Fue un gran desfile. Su experiencia durante el golpe del 23F fue muy limitada.
“Recibí la llamada de Francisco Laína, que presidía el consejo de
subsecretarios (el gobierno de facto en aquellas 17 horas y media que duró el
golpe), quien le pidió que enviara un coche patrulla de la policía local a cada
cuartel militar para que informaran de cada movimiento. “Y no hubo
movimientos”.
Una brigada de la Acorazada fue
trasladada a Badajoz y esa decisión molestó a los portugueses
Unos días antes de aquel desfile vivió
otra experiencia muy curiosa, el asalto a la sede del Banco Central en
Barcelona, un episodio rocambolesco que en algún momento se confundió con una
intentona golpista. Allí tuvo trato con los mandos de la policía (general Saez
de Santamaría) y la guardia civil (general Aramburu Topete). “Cuando Felipe
González me consulta por primera vez, yo no quería dejar de ser alcalde. Mi
gran objetivo era la candidatura de Barcelona para los Juegos del 92”.

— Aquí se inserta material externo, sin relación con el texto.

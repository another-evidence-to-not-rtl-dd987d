// tb_masked_alu: end-to-end check of the masked ALU with fresh random masks
// every cycle. Requests of every opcode with random operands (and corner
// cases) are issued, sometimes back to back, sometimes after idle gaps.
// For each request it checks the result (Boolean sharings recombine to the
// plain result; B2A gives u0 - u1 = a), the exact latency (MASK/REMASK 1,
// logic 2, shifts 2, ADD/SUB 13, B2A 14), that the result is really shared
// (share 0 is not the plain value for most requests), that share 1 is
// bit-reversed at the ports, and that rd is zero in every cycle without
// rsp_valid (output register stage cleared between results).
module tb_masked_alu;
  import masked_alu_pkg::*;
  logic clk = 1'b0, rst_n = 1'b0, req_valid = 1'b0, rsp_valid;
  alu_op_e op;
  word_t rs1_s0, rs1_s1, rs2_s0, rs2_s1, rd_s0, rd_s1;
  logic [4:0] shamt;
  masks_t z;
  int checks = 0, failures = 0;
  int n_op [12];
  int plain_share0 = 0, n_req = 0, zero_cycles = 0;

  masked_alu dut (.*);

  always #5 clk = ~clk;
  always @(negedge clk) z = {$urandom, $urandom, $urandom, $urandom, $urandom, $urandom};

  initial begin
    repeat (40000) @(posedge clk);
    failures++;
    $display("watchdog expired");
    $display("TB_RESULT checks=%0d failures=%0d", checks, failures);
    $finish;
  end

  task automatic check(input bit ok, input string what);
    checks++;
    if (!ok) begin failures++; $display("FAIL %s", what); end
  endtask

  // Between results the output must be all zero.
  always @(negedge clk) if (rst_n && !rsp_valid) begin
    if (rd_s0 == '0 && rd_s1 == '0) zero_cycles++;
    else begin failures++; $display("FAIL rd not zero without rsp_valid"); end
  end

  function automatic word_t rev(word_t w);
    word_t r;
    for (int i = 0; i < 32; i++) r[i] = w[31 - i];
    return r;
  endfunction

  function automatic word_t expect_of(alu_op_e o, word_t x, word_t y, int n);
    logic [63:0] dbl;
    case (o)
      OP_MASK, OP_REMASK, OP_B2A: return x;
      OP_NOT: return ~x;
      OP_AND: return x & y;
      OP_OR:  return x | y;
      OP_XOR: return x ^ y;
      OP_ADD: return x + y;
      OP_SUB: return x - y;
      OP_SLL: return x << n;
      OP_SRL: return x >> n;
      default: begin dbl = {x, x}; return dbl[n +: 32]; end
    endcase
  endfunction

  function automatic int lat_of(alu_op_e o);
    case (o)
      OP_MASK, OP_REMASK:            return LAT_MASK;
      OP_NOT, OP_AND, OP_OR, OP_XOR: return LAT_BITWISE;
      OP_SLL, OP_SRL, OP_ROR:        return LAT_SHIFT;
      OP_ADD, OP_SUB:                return LAT_ADD;
      default:                       return LAT_B2A;
    endcase
  endfunction

  // Issue one request at the current negedge and wait for its result.
  task automatic issue(input alu_op_e o, input word_t x, input word_t y,
                       input int n, input bit keep_valid);
    int cyc;
    word_t got, expv;
    op = o; shamt = 5'(n);
    if (o == OP_MASK) begin
      rs1_s0 = x; rs1_s1 = $urandom;
    end else begin
      rs1_s0 = $urandom; rs1_s1 = rev(x ^ rs1_s0);
    end
    rs2_s0 = $urandom; rs2_s1 = rev(y ^ rs2_s0);
    req_valid = 1'b1;
    cyc = 0;
    do begin @(negedge clk); cyc++; end while (!rsp_valid && cyc < 40);
    expv = expect_of(o, x, y, n);
    if (o == OP_B2A) got = rd_s0 - rev(rd_s1);
    else             got = rd_s0 ^ rev(rd_s1);
    check(got == expv, $sformatf("op %s x=%h y=%h n=%0d: got %h expected %h",
                                 o.name(), x, y, n, got, expv));
    check(cyc == lat_of(o), $sformatf("op %s latency %0d", o.name(), cyc));
    if (rd_s0 == expv) plain_share0++;
    n_req++;
    n_op[o]++;
    // the request stays up in the result cycle; change it after that edge
    @(negedge clk);
    if (!keep_valid) begin
      req_valid = 1'b0;
      repeat ($urandom_range(0, 2)) @(negedge clk);
    end
  endtask

  initial begin
    alu_op_e o;
    op = OP_MASK; shamt = '0;
    {rs1_s0, rs1_s1, rs2_s0, rs2_s1} = '0;
    repeat (2) @(negedge clk);
    rst_n = 1'b1;
    @(negedge clk);
    issue(OP_ADD, 32'hFFFF_FFFF, 32'h1, 0, 1'b0);
    issue(OP_SUB, 32'h0, 32'h1, 0, 1'b0);
    issue(OP_SUB, 32'h5555_AAAA, 32'h5555_AAAA, 0, 1'b0);
    issue(OP_ROR, 32'h8000_0001, 32'h0, 1, 1'b0);
    issue(OP_B2A, 32'hFFFF_FFFF, 32'h0, 0, 1'b0);
    for (int i = 0; i < 600; i++) begin
      o = alu_op_e'(i % 12);
      issue(o, $urandom, $urandom, $urandom_range(0, 31), i[2]);
    end
    for (int k = 0; k < 12; k++) check(n_op[k] > 0, $sformatf("opcode %0d exercised", k));
    check(plain_share0 < n_req / 10, "results are shared");
    check(zero_cycles > 0, "zero cycles between results");
    $display("requests %0d, zero cycles %0d", n_req, zero_cycles);
    $display("TB_RESULT checks=%0d failures=%0d", checks, failures);
    $finish;
  end
endmodule
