// masked_alu_system: the masked ALU together with its mask generator, as it
// sits in the execute stage of the core. A Keccak-f[800] generator runs one
// permutation per cycle and supplies 576 fresh bits per cycle; the ALU takes
// the first 192 of them as its six 32-bit masks z0..z5 (z0 = bits 31:0, ...).
// The remaining bits are spare.
//
// Interface: seed_load (one cycle) loads the generator from seed; it must be
// issued once after reset before masked results are relied on (with the
// all-zero reset state the permutation still runs, but from a known state).
// The request side is the ALU's: hold req_valid, op and operands until
// rsp_valid; share 1 of operands and result is bit-reversed. Latencies as in
// masked_alu. Replacing the LFSR mask source by a Keccak-f[800] generator
// follows the description; the wiring of the output bits to z0..z5 and the
// seeding interface are this design's choices.
module masked_alu_system
  import masked_alu_pkg::*;
#(
  parameter int unsigned SEED_BITS = 128
) (
  input  logic                 clk,
  input  logic                 rst_n,
  input  logic                 seed_load,
  input  logic [SEED_BITS-1:0] seed,
  input  logic                 req_valid,
  input  alu_op_e              op,
  input  word_t                rs1_s0,
  input  word_t                rs1_s1,
  input  word_t                rs2_s0,
  input  word_t                rs2_s1,
  input  logic [4:0]           shamt,
  output logic                 rsp_valid,
  output word_t                rd_s0,
  output word_t                rd_s1
);

  localparam int unsigned RND_BITS = 576;

  logic [RND_BITS-1:0] rnd;
  masks_t              z;

  keccak_prng #(
    .ROUNDS   (22),
    .RND_BITS (RND_BITS),
    .SEED_BITS(SEED_BITS)
  ) u_prng (
    .clk      (clk),
    .rst_n    (rst_n),
    .seed_load(seed_load),
    .seed     (seed),
    .en       (1'b1),
    .rnd      (rnd)
  );

  assign z = masks_t'(rnd[$bits(masks_t)-1:0]);

  masked_alu #(.BREV(1'b1)) u_alu (
    .clk      (clk),
    .rst_n    (rst_n),
    .req_valid(req_valid),
    .op       (op),
    .rs1_s0   (rs1_s0),
    .rs1_s1   (rs1_s1),
    .rs2_s0   (rs2_s0),
    .rs2_s1   (rs2_s1),
    .shamt    (shamt),
    .z        (z),
    .rsp_valid(rsp_valid),
    .rd_s0    (rd_s0),
    .rd_s1    (rd_s1)
  );

endmodule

Aquellas conversaciones en casa de Oliart se
celebran en un entorno de psicosis de golpe. De hecho, semanas antes de las
elecciones se había desarrollado la operación Cervantes, que desarticuló la
organización de un golpe sangriento para el 27 de octubre de 1982. “Aquello fue
un golpe elaborado con la preparación propia de un estado mayor”, recuerda
Jesús del Olmo.
Las entrevistas secretas con Oliart, Del
Olmo y Manglano fueron muy útiles para Serra: “Me sirvieron para saber cómo
estaba el ejército y para ver que el enfoque de un partido no se podía llevar a
cabo. O reformábamos o no conseguíamos nada. Persiguiendo individualidades no
se resolvía el problema: había que reducir privilegios y hacer que el Gobierno
mande. Esa son las conclusiones que saco”.
Serra se tomó su tiempo y mantuvo la
columna vertebral del ministerio de Oliart. No era un hombre de decisiones
rápidas, pero sí hizo una cosa: desmembrar la División Acorazada, la unidad más
potente que tenía el ejército español, ubicada a las afueras de Madrid, con sus
13.000 efectivos, aquella unidad con la que especulaba todo golpista, la
división que podía dominar los puntos vitales de la capital. Serra desplazó
algunas de sus brigadas mecanizadas a otros lugares, “porque una cualidad que
tenía esa división era la de que carecía de terrenos para hacer maniobras”. Una
brigada fue desplazada a Zaragoza. Otra a Badajoz. Aquella de Badajoz originó
un inesperado problema diplomático: “A los portugueses no les gustó nada ese
movimiento”, recuerda Serra. “No entendían que hacía esa brigada cerca de su
frontera”. Serra solucionó ese episodio en una discreta reunión en Bruselas.
El PSOE abandonó toda idea de salir de
la OTAN. Como abandonó otras ideas preliminares. Los pequeños caudillos fueron
desapareciendo de la escena. Y el golpismo perdió la voz.